How do I know this for sure? Because last spring, MLB and ESPN signed a seven-year rights extension that includes postseason games that don’t yet exist:
The deal will include 25 weeks of Sunday Night Baseball, the MLB Little League Classic, Opening Night and the Home Run Derby. If MLB expands to eight playoff series in 2022, ESPN will carry the entire schedule. The network currently carries one of two wild-card games.
So, clearly, the reason for the expanded postseason is money. MLB obviously would make more money with an additional round, likely best-of-three series.
My purpose here is not to debate or discuss the format of an expanded playoff field, which would likely include 14 teams instead of the current 10.
Instead, I want to demonstrate how such a field would devalue the regular season.
If we had had a 14-team postseason field in 2021, seven teams from each league, we would have had the following teams added to the 10 that did make it.
National League: Reds (83-79), Phillies (82-80)
Do those two teams look anything like postseason teams? The Reds were actually tied for the first wild-card spot after splitting a doubleheader with the Cardinals September 1. They went 11-16 after that. Even the Cubs were better over that span (12-16). The Reds now appear to be tanking. Is that what the league wants from a postseason team?
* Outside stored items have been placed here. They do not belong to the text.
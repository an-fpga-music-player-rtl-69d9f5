// tb_vga_controller -- one full frame of the text display, end to end.
//
// The character registers are written over the Avalon bus the way the
// player software does it (sample-rate digits at addresses 7..12, time at
// 0..5, volume at 13..15, title at 16..). Then the VGA outputs are sampled
// on each rising edge of vga_clk for a complete frame. Starting from a
// falling VSYNC the testbench tracks the scan position itself and checks
// every pixel against a reference rendering of the expected text, blank_n
// against the 640 x 480 active area, the HSYNC width (96 pixels), the line
// length (800 pixels), the VSYNC width (2 lines), the frame length
// (525 lines) and the 25 MHz pixel rate (vga_clk period two 50 MHz clocks).
`timescale 1ns/1ps
module tb_vga_controller;
  import music_player_pkg::*;
  logic clk_sys = 0, clk_50 = 0, rst_sys = 1, rst_50 = 1;
  avm_req_t req;
  avm_rsp_t rsp;
  logic [9:0] r, g, b;
  logic vclk, blank_n, sync_n, hs, vs;
  int checks = 0, failures = 0;

  vga_controller dut (.clk_sys, .rst_sys, .avs_req(req), .avs_rsp(rsp), .clk_50, .rst_50,
    .vga_r(r), .vga_g(g), .vga_b(b), .vga_clk(vclk), .vga_blank_n(blank_n),
    .vga_sync_n(sync_n), .vga_hs(hs), .vga_vs(vs));

  always #5  clk_sys = ~clk_sys;
  always #10 clk_50  = ~clk_50;

  task automatic check(input bit ok, input string what);
    checks++;
    if (!ok) begin failures++; if (failures < 10) $display("FAIL %s at %0t", what, $time); end
  endtask

  task automatic wr(input int a, input logic [31:0] d);
    @(negedge clk_sys);
    req = AVM_REQ_IDLE; req.address = 32'(a); req.write = 1; req.writedata = d;
    @(posedge clk_sys); #1 req = AVM_REQ_IDLE;
  endtask

  function automatic logic [63:0] ref_glyph(input byte c);
    case (c)
      "T": return 64'h7E18181818181800;  "I": return 64'h3C18181818183C00;
      "L": return 64'h6060606060607E00;  "E": return 64'h7E60607860607E00;
      ":": return 64'h0000180000180000;  "M": return 64'h63777F6B63636300;
      "S": return 64'h3C66603C06663C00;  "R": return 64'h7C66667C786C6600;
      "A": return 64'h183C667E66666600;  "V": return 64'h66666666663C1800;
      "O": return 64'h3C66666666663C00;  "U": return 64'h6666666666663C00;
      "W": return 64'h6363636B7F776300;  ".": return 64'h0000000000181800;
      "C": return 64'h3C66606060663C00;
      "0": return 64'h3C666E7666663C00;  "1": return 64'h1818381818187E00;
      "2": return 64'h3C66060C30607E00;  "3": return 64'h3C66061C06663C00;
      "4": return 64'h060E1E667F060600;  "6": return 64'h3C66607C66663C00;
      default: return 64'h0;
    endcase
  endfunction

  string lines [4] = '{"  TITLE:  MUSIC.WAV", "  TIME:   000136",
                      "  SRATE:  044100",    "  VOLUME: 120"};
  int    line_row [4] = '{5, 9, 13, 17};

  function automatic bit ref_pixel(input int px, input int py);
    int cr, cc;
    byte ch;
    cr = py / 8; cc = px / 8; ch = " ";
    for (int l = 0; l < 4; l++)
      if (cr == line_row[l] && cc < lines[l].len()) ch = lines[l][cc];
    return ref_glyph(ch)[63 - 8*(py % 8) - (px % 8)];
  endfunction

  int h, v, hs_w, vs_w, lines_seen, lit, line_len;
  bit in_act, exp_on, prev_hs, prev_vs;
  realtime t_prev;
  initial begin
    string title;
    int srate, digits[6];
    req = AVM_REQ_IDLE;
    repeat (4) @(posedge clk_50);
    rst_sys = 0; rst_50 = 0;
    // sample rate 44100 -> six digits at addresses 12 (units) down to 7
    srate = 44100;
    for (int i = 0; i < 6; i++) begin digits[5-i] = srate % 10; srate /= 10; end
    for (int i = 0; i < 6; i++) wr(7 + i, digits[i]);
    wr(0, 0); wr(1, 0); wr(2, 0); wr(3, 1); wr(4, 3); wr(5, 6);
    wr(13, 1); wr(14, 2); wr(15, 0);
    title = "MUSIC.WAV";
    for (int i = 0; i < title.len(); i++) wr(16 + i, 32'(title[i]));
    // pixel clock rate
    @(posedge vclk); t_prev = $realtime; @(posedge vclk);
    check($realtime - t_prev == 40.0, "vga_clk period 40 ns");
    // align to the start of a frame
    @(negedge vs);
    @(posedge vclk);
    h = 0; v = 0; hs_w = 0; vs_w = 0; lines_seen = 0; lit = 0; line_len = 0;
    prev_hs = hs; prev_vs = vs;
    for (int n = 0; n < 800 * 525; n++) begin
      in_act = (h >= 144 && h < 784 && v >= 35 && v < 515);
      exp_on = in_act && ref_pixel(h - 144, v - 35);
      check(r == {10{exp_on}} && g == r && b == r, "pixel");
      check(blank_n == in_act, "blank_n");
      check(hs == (h >= 96), "hsync position");
      check(vs == (v >= 2), "vsync position");
      check(sync_n == 1'b0, "composite sync unused");
      if (exp_on) lit++;
      if (!hs) hs_w++;
      if (!vs && h == 0) vs_w++;
      h++;
      if (h == 800) begin h = 0; v++; end
      @(posedge vclk);
      if (prev_hs && !hs) begin lines_seen++; line_len = n + 1; end
      prev_hs = hs;
    end
    check(hs_w == 525 * 96, "hsync width 96 pixels");
    check(vs_w == 2, "vsync width 2 lines");
    check(lines_seen == 525, "525 lines per frame");
    check(!vs, "next frame starts after 525 lines");
    check(lit > 1000, "text drawn");
    $display("lit pixels %0d", lit);
    $display("TB_RESULT checks=%0d failures=%0d", checks, failures);
    $finish;
  end

  initial begin
    #40_000_000;
    failures++;
    $display("watchdog");
    $display("TB_RESULT checks=%0d failures=%0d", checks, failures);
    $finish;
  end
endmodule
Meanwhile, the Phillies stood only a game out of first place in the weak NL East after defeating the Marlins 12-0 on September 6. They went 11-14 after that. It’s the third year in the last four (and the short 2020 season is the exception) where the Phillies have finished either 80-82, 81-81 or 82-80.
Are these the sorts of teams MLB really wants in its postseason? Would you have wanted to see one of them knock off the Dodgers or Giants?
Yuck.
American League: Blue Jays (91-71), Mariners (90-72)
Here we have a different issue. These two teams both won 90 games and, in fact, had better records than the eventual World Series champion Braves.
But if we had that 14-team postseason tournament MLB moguls have been dreaming about, all the drama of the final week of the 2021 season involving the Jays, Mariners, Yankees and Red Sox would have been eliminated, since all four teams would have qualified. Oh, sure, there might have been desires to win games to try to get home field for the best-of-three series those teams would have been involved in, but that doesn’t have nearly the impact of “win or stay home for October.”
So this scenario devalues regular season games. If more teams get in, sure, there’s a bit more excitement for those additional ballclubs who might have a chance to do what the Braves did in 2021. But fewer regular-season games would be important. This is what happens now in the NBA, where 16 of 30 teams make the postseason — many individual regular season games simply don’t have much impact because a team can (and many have) make the postseason with a losing record. And that’s going to happen in MLB if they expand the field to 14.
I know I’m probably whistling in the wind here. MLB’s going to get its 14-team playoff tournament, and as a result the regular season could wind up shortened by a week or so — otherwise the World Series is going to be pushed back to mid-November. There’s too much money involved for MLB owners NOT to have this.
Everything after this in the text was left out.